**WHAT YOU HAVE TO DO:**
If a line of the data below holds the string "widened", copy it.

**DATASET:**
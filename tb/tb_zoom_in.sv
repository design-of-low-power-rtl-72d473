// tb_zoom_in: checks the zoom-in core against a reference model of the
// 3/2 bilinear enlargement.
//
// The core runs at its default line width (480 pixels). Frames of random
// RGB pixels, LINES lines each, are sent; the expected output is built in
// the testbench: each line widened (p0, mean(p0,p1), p1 per pixel pair),
// then for every line pair (n, n+1) the widened line n, the per-pixel mean
// of the two widened lines, and the widened line n+1; means round half up.
// Every output pixel, its end-of-line flag and its line kind are compared.
// Pass 1 streams without stalls and checks that the three lines of each
// pair leave back to back, one pixel per clock; pass 2 throttles the input
// and stalls the output at random.
module tb_zoom_in;

  localparam int LINE_W = 480;
  localparam int OUT_W  = 3 * LINE_W / 2;
  localparam int LINES  = 8;

  logic clk = 1'b0;
  logic rst;
  logic        in_valid, in_ready, out_valid, out_ready, out_eol;
  logic [23:0] in_data, out_data;
  logic [1:0]  out_kind;
  int checks = 0, failures = 0;

  zoom_in dut (.clk, .rst, .in_valid, .in_ready, .in_data,
               .out_valid, .out_ready, .out_data, .out_eol, .out_kind);

  always #5 clk = ~clk;

  initial begin
    repeat (200000) @(posedge clk);
    failures++;
    $display("watchdog expired");
    $display("TB_RESULT checks=%0d failures=%0d", checks, failures);
    $finish;
  end

  function automatic logic [23:0] mean2(input logic [23:0] a, input logic [23:0] b);
    logic [23:0] m;
    for (int c = 0; c < 3; c++)
      m[c*8 +: 8] = 8'((int'(a[c*8 +: 8]) + int'(b[c*8 +: 8]) + 1) / 2);
    return m;
  endfunction

  logic [23:0] src [LINES][LINE_W];
  logic [23:0] exp_q [$];
  logic        eol_q [$];
  logic [1:0]  kind_q [$];

  task automatic build_expected();
    logic [23:0] wide [LINES][OUT_W];
    for (int l = 0; l < LINES; l++)
      for (int k = 0; k < LINE_W / 2; k++) begin
        wide[l][3*k]     = src[l][2*k];
        wide[l][3*k + 1] = mean2(src[l][2*k], src[l][2*k + 1]);
        wide[l][3*k + 2] = src[l][2*k + 1];
      end
    for (int l = 0; l < LINES; l += 2) begin
      for (int x = 0; x < OUT_W; x++) begin
        exp_q.push_back(wide[l][x]); eol_q.push_back(x == OUT_W - 1); kind_q.push_back(2'd0);
      end
      for (int x = 0; x < OUT_W; x++) begin
        exp_q.push_back(mean2(wide[l][x], wide[l + 1][x]));
        eol_q.push_back(x == OUT_W - 1); kind_q.push_back(2'd1);
      end
      for (int x = 0; x < OUT_W; x++) begin
        exp_q.push_back(wide[l + 1][x]); eol_q.push_back(x == OUT_W - 1); kind_q.push_back(2'd2);
      end
    end
  endtask

  int in_stall_pct = 0, out_stall_pct = 0;
  int received = 0;
  int run_len = 0;            // consecutive output pixels of the current pair
  logic check_rate = 1'b0;

  // output monitor
  always @(posedge clk) begin
    if (!rst && out_valid && out_ready) begin
      checks++;
      if (exp_q.size() == 0) begin
        failures++;
        $display("FAIL unexpected output");
      end else begin
        logic [23:0] e; logic el; logic [1:0] ek;
        e = exp_q.pop_front(); el = eol_q.pop_front(); ek = kind_q.pop_front();
        if (out_data !== e || out_eol !== el || out_kind !== ek) begin
          failures++;
          if (failures < 10)
            $display("FAIL out %0d: got %h eol %0d kind %0d, exp %h eol %0d kind %0d",
                     received, out_data, out_eol, out_kind, e, el, ek);
        end
      end
      received++;
    end
    // rate: inside a pair, the output must be valid on every clock
    if (!rst && check_rate) begin
      if (out_valid) run_len++;
      else if (run_len != 0) begin
        checks++;
        if (run_len != 3 * OUT_W) begin
          failures++;
          $display("FAIL pair left in a run of %0d pixels, expected %0d", run_len, 3 * OUT_W);
        end
        run_len = 0;
      end
    end
  end

  always @(posedge clk) out_ready <= ($urandom % 100) >= out_stall_pct;

  // input driver: a clocked process offers src pixels in raster order
  int  send_idx = 0;
  logic sending = 1'b0;
  always @(posedge clk) begin
    int idx;
    idx = send_idx;
    if (in_valid && in_ready) idx++;
    send_idx <= idx;
    if (sending && idx < LINES * LINE_W && (($urandom % 100) >= in_stall_pct)) begin
      in_valid <= 1'b1;
      in_data  <= src[idx / LINE_W][idx % LINE_W];
    end else begin
      in_valid <= 1'b0;
    end
  end

  task automatic send_frame();
    send_idx = 0;
    sending  = 1'b1;
    while (send_idx < LINES * LINE_W) @(posedge clk);
    sending  = 1'b0;
  endtask

  task automatic run_pass(input int in_pct, input int out_pct, input logic rate);
    for (int l = 0; l < LINES; l++)
      for (int x = 0; x < LINE_W; x++) src[l][x] = 24'($urandom);
    build_expected();
    in_stall_pct  = in_pct;
    out_stall_pct = out_pct;
    check_rate    = rate;
    send_frame();
    while (exp_q.size() != 0) @(posedge clk);
    repeat (20) @(posedge clk);
    check_rate = 1'b0;
  endtask

  initial begin
    rst = 1'b1; in_valid = 1'b0; in_data = '0;
    repeat (4) @(posedge clk);
    rst <= 1'b0;
    @(posedge clk);
    run_pass(0, 0, 1'b1);
    run_pass(30, 40, 1'b0);
    run_pass(0, 70, 1'b0);
    checks++;
    if (received != 3 * (3 * OUT_W * LINES / 2)) begin
      failures++;
      $display("FAIL received %0d pixels", received);
    end
    $display("TB_RESULT checks=%0d failures=%0d", checks, failures);
    $finish;
  end
endmodule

**EXERCISE OUTPUT:**
// the testbench: each line widened (p0, mean(p0,p1), p1 per pixel pair),
// then for every line pair (n, n+1) the widened line n, the per-pixel mean
// of the two widened lines, and the widened line n+1; means round half up.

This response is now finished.